Segment Start: Input data

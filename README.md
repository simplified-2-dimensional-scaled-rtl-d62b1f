# S2DS min-sum LDPC decoder

An iterative decoder for low-density parity-check (LDPC) codes. It uses the
*simplified 2-dimensional scaled* (S2DS) min-sum rule in its check nodes.
Plain min-sum overestimates the check-to-variable messages. Scaled variants
fix that by multiplying the message by a factor below one, and the
2-dimensional variant uses two factors: one for the smallest input
magnitude (min1) and one for the second smallest (min2). S2DS makes that
correction cheap:

* The two factors are 0.75 for min1 and 0.875 for min2. Both can be made
  from shifts and adds.
* 0.875·min2 is replaced by 0.75·min1 + Δmin, where Δmin = min2 − min1.
  This works because min1 and Δmin tend to be of similar size.

So a check node needs one shift-and-add scaling unit (for 0.75·min1), one
subtraction (for Δmin) and one addition. It never multiplies.

The RTL is written in SystemVerilog (IEEE 1800-2017). It is synthesizable,
and every module has a self-checking testbench that runs under Verilator.

## The check-node rule

For check node *j*, with incoming variable-to-check (VTC) messages
L(i→j), the decoder computes:

| quantity | how |
|---|---|
| sign of the message to edge i | XOR of all input signs, XORed with the sign of input i |
| min1, index of min1 | smallest \|L(i→j)\|; ties go to the lowest edge position |
| min2 | second smallest \|L(i→j)\| (equal to min1 if the minimum occurs twice) |
| m1s | floor(0.75·min1), computed as (min1 + min1>>1) >> 1 |
| Δmin | min2 − min1 |

The check node stores and sends only **{signs, index of min1, m1s, Δmin}**.
This is the compressed check-to-variable (CTV) message. Edge *i* then
receives this magnitude:

```
|L(j→i)| = m1s + Δmin   if i is the min1 edge      (stands in for 0.875·min2)
|L(j→i)| = m1s          otherwise                   (0.75·min1)
```

m1s + Δmin = min2 − min1/4 (up to truncation). It is never larger than min2,
so it never overflows the message width.

The 0.75 factor is evaluated as (x + x/2)/2 instead of x/2 + x/4. It is still
two shifts and one adder, but the adder keeps one extra bit, so the result is
exactly floor(3x/4). Truncating x/2 and x/4 separately can lose more than one
LSB: for x = 3 it gives 1 where 0.75·3 = 2.25.

## Number formats

| what | format |
|---|---|
| channel LLR F, VTC and CTV messages | Q2.3: 5 magnitude bits (2 integer, 3 fraction) plus a sign. The range is kept symmetric, −31…+31 in LSBs (±3.875) |
| min1, min2, m1s, Δmin | 5-bit unsigned |
| a-posteriori sum z | full width, 6 + ⌈log2(d_v+1)⌉ bits, so it never overflows |

* The variable node passes messages on in two's complement. The check node
  works on sign-magnitude; `s2ds_pkg::to_sm` and `s2ds_pkg::from_sm` convert
  between the two.
* VTC messages are saturated to ±31. They do not wrap around.
* A zero counts as positive. The hard decision is 1 exactly when z < 0.
* The channel LLR is taken straight from the received value (F = y, as
  min-sum allows). It is quantized to Q2.3 before it reaches the decoder.

## Decoder architecture and timing

`s2ds_decoder` is fully parallel and uses a flooding schedule: it runs **one
complete iteration per clock cycle**. It has one check-node unit per row of H
and one variable-node unit per column, wired together at elaboration time
from the matrix parameter.

The only state is the compressed CTV message of each check node (registers),
plus the loaded F values and an iteration counter. Everything else is
combinational from those registers: CTV expansion, the variable-node sums,
the hard decisions and the syndrome.

```
           +--------------------- compressed CTV registers ----------------------+
           |  {signs, idx, 0.75*min1, dmin} per check node                       |
           v                                                                     |
   s2ds_ctv_expand (per edge) --> s2ds_vnu (per bit) --VTC--> s2ds_cnu (per check)+
                                   |  z, hard decision
                                   v
                             s2ds_syndrome --> stop?   (all parities 0, or 20 iterations)
```

Decoding runs as follows:

1. `start_i` loads F and clears the stored CTV messages. The first VTC
   messages are therefore F itself.
2. On each following clock edge the decoder does one of two things:
   * It stops if at least one iteration has run and the syndrome H·ĉᵀ of
     the current hard decisions is zero, or if `MAX_IT` (20) iterations have
     run. It then latches the result and pulses `done_o`.
   * Otherwise it stores the new check-node outputs, which is one iteration.

### Ports

| port | dir | width | meaning |
|---|---|---|---|
| `clk`, `rst_n` | in | 1 | clock; asynchronous active-low reset |
| `start_i` | in | 1 | start a frame; only while `busy_o` is low (an assertion checks this) |
| `llr_i` | in | N × 6 | channel LLRs, Q2.3 two's complement; sampled on the start edge |
| `busy_o` | out | 1 | decoding in progress |
| `done_o` | out | 1 | one-cycle pulse; the outputs below stay valid until the next start |
| `codeword_o` | out | N | decoded hard decisions, bit c = column c of H |
| `iter_o` | out | ⌈log2(MAX_IT+1)⌉ | iterations run, 1…MAX_IT |
| `parity_ok_o` | out | 1 | the syndrome of `codeword_o` is zero |

**Latency:** `done_o` rises `iter_o` + 1 clock edges after the edge that
sampled `start_i`. A new frame can be started in the cycle after `done_o`.
Assertions check that `done_o` lasts a single cycle and that the iteration
counter never passes `MAX_IT`.

## Giving the parity-check matrix

H is described in quasi-cyclic form, which is how the IEEE 802.11n/ad codes
are specified. It takes four parameters:

* `Z`: the block size.
* `MB`: the number of block rows. There are M = MB·Z checks.
* `NB`: the number of block columns. There are N = NB·Z code bits.
* `SHIFT[MB][NB]`: one entry per block.
  * −1 is an all-zero block.
  * s ≥ 0 is the Z×Z identity matrix cyclically shifted by s. Row *a* of the
    block has its 1 in column (a + s) mod Z.

Any matrix can be written with `Z = 1` and 0/−1 entries. The default is the
4×6 textbook example, written that way:

```
H = 1 0 0 1 0 0        SHIFT = '{'{ 0,-1,-1, 0,-1,-1},
    0 1 0 0 1 0                  '{-1, 0,-1,-1, 0,-1},
    1 0 1 0 1 0                  '{ 0,-1, 0,-1, 0,-1},
    0 0 1 0 0 1                  '{-1,-1, 0,-1,-1, 0}}
```

Rows and columns may have different weights (irregular codes). Each unit is
sized to its own degree. Every row and column must contain at least one 1.

With Verilator, pass an array override through a named localparam, as
`tb/tb_s2ds_decoder_qc.sv` does (`.SHIFT(QC_SHIFT)`). An inline `'{...}`
pattern is checked against the default dimensions.

## Modules

| file | role |
|---|---|
| `rtl/s2ds_pkg.sv` | widths (Q2.3), the 20-iteration limit, the sign-magnitude message type, conversions |
| `rtl/s2ds_two_min.sv` | min1, min2 and the index of min1, by a tournament over inputs padded to a power of two |
| `rtl/s2ds_scale075.sv` | the 0.75 shift-and-add scaler |
| `rtl/s2ds_cnu.sv` | check-node unit: signs, two-minimum finder, scaler, Δmin |
| `rtl/s2ds_ctv_expand.sv` | turns a compressed CTV message into one edge's signed message |
| `rtl/s2ds_vnu.sv` | variable-node unit: z = F + ΣCTV, extrinsic VTC = z − CTV (saturated), hard decision |
| `rtl/s2ds_syndrome.sv` | H·ĉᵀ and the all-zero flag, for the same quasi-cyclic description |
| `rtl/s2ds_decoder.sv` | top level: graph wiring, message registers, iteration control |

## Verification

Every testbench prints `TB_RESULT checks=N failures=M` and has a watchdog.

| testbench | what it checks |
|---|---|
| `tb_s2ds_two_min` | 6- and 5-input finders against a linear scan; ties, padding, random inputs |
| `tb_s2ds_scale075` | all 32 inputs: floor(3x/4), and within one LSB of 0.75x |
| `tb_s2ds_cnu` | extrinsic signs, index, m1s, Δmin, against the min-sum equations |
| `tb_s2ds_ctv_expand` | all (min1, min2) pairs, min1 edge and other edges, both signs |
| `tb_s2ds_vnu` | sums, hard decision, saturation in both directions |
| `tb_s2ds_syndrome` | all 64 vectors of the example code (which has exactly 4 codewords) |
| `tb_s2ds_decoder` | default build, end to end (see below) |
| `tb_s2ds_decoder_qc` | a (3,6)-regular code with N = 408, M = 204, end to end (see below) |

### End-to-end tests

**`tb_s2ds_decoder`** runs the default build with no parameter overrides.
It decodes 4000 frames. Each frame is a random codeword sent through a
BPSK/AWGN channel, at five noise levels.

**`tb_s2ds_decoder_qc`** uses a (3,6)-regular code with N = 408 and M = 204.
This is a common size and degree profile for regular test codes, but the
matrix is this design's own: 3×6 circulant blocks with Z = 68 and shifts
chosen so that the graph has no 4-cycles. The testbench sends the all-zero
codeword at Eb/N0 = 1.0…3.0 dB.

Both tests compare the RTL with a behavioural model in
`tb/s2ds_ref_pkg.sv`. That model is written edge by edge from the equations
and shares no code with the RTL. For every frame the tests check:

* the codeword
* the iteration count
* the parity flag
* `busy_o`
* the exact latency

Both tests also fail unless each of these mechanisms happened at least once:

* early stop on a zero syndrome
* stop at the iteration limit
* VTC saturation
* the m1s + Δmin magnitude on a min1 edge
* a frame whose channel decisions failed parity but which decoded to a codeword

The QC test prints the error counts per SNR point. It also prints the mean
magnitudes of min1, min2 and Δmin, which show how well the min1 ≈ Δmin
assumption holds. In one run of 40 frames per point:

* Errors fell from 32 failed frames at 1.0 dB to none at 2.5 and 3.0 dB.
* The mean min1 was 0.49 to 0.68 LLR units and the mean Δmin about 0.45. Its Verilator build takes
about a minute, because the design is fully parallel.

To run a testbench with plain Verilator, from the repository root:

```
verilator --binary --timing --assert -Irtl -Itb -y rtl -y tb \
    rtl/s2ds_pkg.sv tb/s2ds_ref_pkg.sv tb/tb_s2ds_decoder.sv \
    --top-module tb_s2ds_decoder -o sim
./obj_dir/sim
```

For a testbench that does not use the reference model, leave out
`tb/s2ds_ref_pkg.sv`.

## Choices and limits

These are the design's own decisions where the algorithm leaves freedom.
Check them before reuse:

* **Architecture.** The algorithm does not fix one. Fully parallel flooding
  at one iteration per cycle is simple and fast, but its area grows with N.
  A 672-bit code needs 672 variable-node units and up to 336 check-node
  units. A partially parallel (layered or folded) version would reuse the
  same `s2ds_cnu`, `s2ds_ctv_expand` and `s2ds_vnu`.
* **Two-minimum finder.** This is a tournament. A comparator tree finds min1.
  Multiplexers then pick the log2(d_c) values that met min1 on its way up,
  and a second small tree finds min2 among them. For power-of-two d_c that is
  d_c + log2(d_c) − 2 comparisons. The two stages are in series, which
  lengthens the combinational path. A merge tree that tracks (min1, min2)
  at every node would be faster but needs more comparators.
* **Stored signs.** The signs field holds each edge's outgoing sign.
* **Δmin width.** Δmin is kept at 5 bits, the same as the other messages.
  Narrower Δmin formats cost decoding performance.
* **Rounding and saturation.** Truncation in the scaler and clamping to ±31
  in the variable node are choices of this design.
* **Stopping.** The syndrome is checked only after each iteration, never on
  the raw channel decisions. A frame therefore always takes at least one
  iteration.
* **Codes.** The standard codes this decoder targets (IEEE 802.11ad N = 672
  at rates 1/2, 5/8, 3/4, 13/16, and IEEE 802.11n N = 1296/1944) are not
  included, because their base matrices are not reproduced here. Enter them
  as `Z`/`SHIFT` parameters. The 672-bit codes use Z = 42 with 16 block
  columns.
* **Not included.** The decoder has no check-node variant with the exact
  0.875·min2 product. That variant would time-share one shift-and-add unit
  between min1 and min2, but S2DS makes it unnecessary. Runtime switching
  between code rates is also left out: a multi-rate decoder could still use
  the same single 0.75 unit, because the S2DS scaling does not depend on the
  rate.
* **The QC test code.** The N = 408 code of `tb_s2ds_decoder_qc` is a
  structured stand-in, so its error rates are not comparable to published
  curves for other (408,204) codes. Its frame counts are also far too small
  for BER measurements. It checks bit-exactness, not coding gain.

Segment End: Input data

◆ **What the exercise asks**
Above are records; repeat only the lines starting at the line with "## Verification" and ending at the line with "### End-to-end tests", exactly as they appear, both included.

◆ **Answer for this exercise**
## Verification

Every testbench prints `TB_RESULT checks=N failures=M` and has a watchdog.

| testbench | what it checks |
|---|---|
| `tb_s2ds_two_min` | 6- and 5-input finders against a linear scan; ties, padding, random inputs |
| `tb_s2ds_scale075` | all 32 inputs: floor(3x/4), and within one LSB of 0.75x |
| `tb_s2ds_cnu` | extrinsic signs, index, m1s, Δmin, against the min-sum equations |
| `tb_s2ds_ctv_expand` | all (min1, min2) pairs, min1 edge and other edges, both signs |
| `tb_s2ds_vnu` | sums, hard decision, saturation in both directions |
| `tb_s2ds_syndrome` | all 64 vectors of the example code (which has exactly 4 codewords) |
| `tb_s2ds_decoder` | default build, end to end (see below) |
| `tb_s2ds_decoder_qc` | a (3,6)-regular code with N = 408, M = 204, end to end (see below) |

### End-to-end tests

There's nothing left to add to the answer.